- WORK TO BE COMPLETED -
Nothing goes in the answer except the line that contains "base + (amp" and the lines after it to the end of the material below, unchanged.

- ENTRIES SHOWN -

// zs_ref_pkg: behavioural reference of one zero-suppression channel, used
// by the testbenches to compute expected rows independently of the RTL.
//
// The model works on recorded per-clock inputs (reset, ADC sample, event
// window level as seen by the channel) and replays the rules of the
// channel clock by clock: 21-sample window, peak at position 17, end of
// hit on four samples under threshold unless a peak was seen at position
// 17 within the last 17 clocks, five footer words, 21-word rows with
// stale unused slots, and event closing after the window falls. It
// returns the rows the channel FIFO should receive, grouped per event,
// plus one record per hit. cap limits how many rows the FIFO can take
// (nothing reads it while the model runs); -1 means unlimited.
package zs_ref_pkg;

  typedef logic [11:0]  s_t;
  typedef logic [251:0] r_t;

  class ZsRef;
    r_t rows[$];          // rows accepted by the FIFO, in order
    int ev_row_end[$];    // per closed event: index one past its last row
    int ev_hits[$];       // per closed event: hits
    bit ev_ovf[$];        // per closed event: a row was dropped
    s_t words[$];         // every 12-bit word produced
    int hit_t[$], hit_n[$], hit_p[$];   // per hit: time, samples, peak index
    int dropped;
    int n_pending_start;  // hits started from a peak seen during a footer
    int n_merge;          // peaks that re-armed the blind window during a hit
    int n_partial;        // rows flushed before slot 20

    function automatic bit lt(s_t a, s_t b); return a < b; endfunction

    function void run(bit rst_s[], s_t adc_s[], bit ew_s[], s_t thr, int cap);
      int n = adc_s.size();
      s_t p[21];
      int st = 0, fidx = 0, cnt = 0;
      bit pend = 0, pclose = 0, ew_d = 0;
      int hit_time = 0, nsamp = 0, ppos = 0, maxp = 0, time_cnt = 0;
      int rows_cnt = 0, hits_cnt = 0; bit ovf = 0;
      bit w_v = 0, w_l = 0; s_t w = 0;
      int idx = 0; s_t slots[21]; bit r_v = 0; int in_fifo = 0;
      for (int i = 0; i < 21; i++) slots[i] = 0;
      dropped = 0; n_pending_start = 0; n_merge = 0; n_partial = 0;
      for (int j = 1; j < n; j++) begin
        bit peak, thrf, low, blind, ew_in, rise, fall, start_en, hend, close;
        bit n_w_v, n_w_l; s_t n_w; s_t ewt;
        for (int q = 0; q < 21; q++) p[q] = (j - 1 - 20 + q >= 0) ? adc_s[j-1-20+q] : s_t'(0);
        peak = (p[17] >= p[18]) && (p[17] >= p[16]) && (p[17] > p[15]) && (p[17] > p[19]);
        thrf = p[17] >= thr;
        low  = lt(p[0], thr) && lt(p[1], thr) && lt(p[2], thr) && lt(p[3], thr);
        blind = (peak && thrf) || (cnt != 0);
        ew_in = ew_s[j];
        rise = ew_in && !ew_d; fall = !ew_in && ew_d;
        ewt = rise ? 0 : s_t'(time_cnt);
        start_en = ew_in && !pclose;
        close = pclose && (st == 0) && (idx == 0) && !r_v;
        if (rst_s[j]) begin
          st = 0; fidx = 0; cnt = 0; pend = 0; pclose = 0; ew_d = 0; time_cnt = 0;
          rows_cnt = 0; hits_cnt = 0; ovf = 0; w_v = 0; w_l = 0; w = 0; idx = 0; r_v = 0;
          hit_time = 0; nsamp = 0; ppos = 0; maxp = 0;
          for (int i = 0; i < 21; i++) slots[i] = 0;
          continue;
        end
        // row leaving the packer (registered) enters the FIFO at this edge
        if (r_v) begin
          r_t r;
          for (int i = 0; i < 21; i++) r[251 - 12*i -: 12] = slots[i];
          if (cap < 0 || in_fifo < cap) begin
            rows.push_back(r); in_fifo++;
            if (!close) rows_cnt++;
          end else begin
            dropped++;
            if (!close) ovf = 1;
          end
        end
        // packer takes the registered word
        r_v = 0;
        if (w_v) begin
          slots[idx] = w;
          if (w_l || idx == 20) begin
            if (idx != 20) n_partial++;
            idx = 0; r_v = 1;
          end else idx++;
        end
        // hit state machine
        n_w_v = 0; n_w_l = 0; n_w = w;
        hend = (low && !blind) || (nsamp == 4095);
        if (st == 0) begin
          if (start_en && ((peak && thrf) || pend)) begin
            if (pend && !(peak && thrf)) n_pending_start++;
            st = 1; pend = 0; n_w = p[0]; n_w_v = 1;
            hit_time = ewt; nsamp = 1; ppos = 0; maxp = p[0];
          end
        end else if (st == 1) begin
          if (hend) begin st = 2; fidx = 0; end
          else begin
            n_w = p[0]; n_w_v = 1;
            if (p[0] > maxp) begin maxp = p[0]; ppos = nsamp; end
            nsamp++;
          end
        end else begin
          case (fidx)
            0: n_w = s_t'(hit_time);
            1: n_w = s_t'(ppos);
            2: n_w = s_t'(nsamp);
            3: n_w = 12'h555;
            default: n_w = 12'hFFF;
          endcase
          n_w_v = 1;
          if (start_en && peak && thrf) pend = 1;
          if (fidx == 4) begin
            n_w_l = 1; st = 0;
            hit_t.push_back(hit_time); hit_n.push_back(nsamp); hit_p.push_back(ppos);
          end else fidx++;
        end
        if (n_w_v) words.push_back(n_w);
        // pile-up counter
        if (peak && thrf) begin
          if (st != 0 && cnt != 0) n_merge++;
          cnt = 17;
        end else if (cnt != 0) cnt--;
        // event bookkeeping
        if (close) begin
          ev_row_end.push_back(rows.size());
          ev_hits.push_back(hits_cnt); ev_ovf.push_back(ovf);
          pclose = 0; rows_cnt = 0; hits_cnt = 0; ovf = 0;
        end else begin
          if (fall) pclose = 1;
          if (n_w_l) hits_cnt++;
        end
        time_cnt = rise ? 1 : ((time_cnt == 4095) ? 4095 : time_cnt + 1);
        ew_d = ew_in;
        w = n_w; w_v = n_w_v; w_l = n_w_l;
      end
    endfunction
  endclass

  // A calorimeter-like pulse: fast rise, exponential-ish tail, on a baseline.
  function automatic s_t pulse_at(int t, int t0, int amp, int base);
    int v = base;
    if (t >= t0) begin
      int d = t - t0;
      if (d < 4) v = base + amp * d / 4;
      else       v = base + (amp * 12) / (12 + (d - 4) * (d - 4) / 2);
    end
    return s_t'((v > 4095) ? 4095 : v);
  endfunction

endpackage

- WORKED SOLUTION -
      else       v = base + (amp * 12) / (12 + (d - 4) * (d - 4) / 2);
    end
    return s_t'((v > 4095) ? 4095 : v);
  endfunction

endpackage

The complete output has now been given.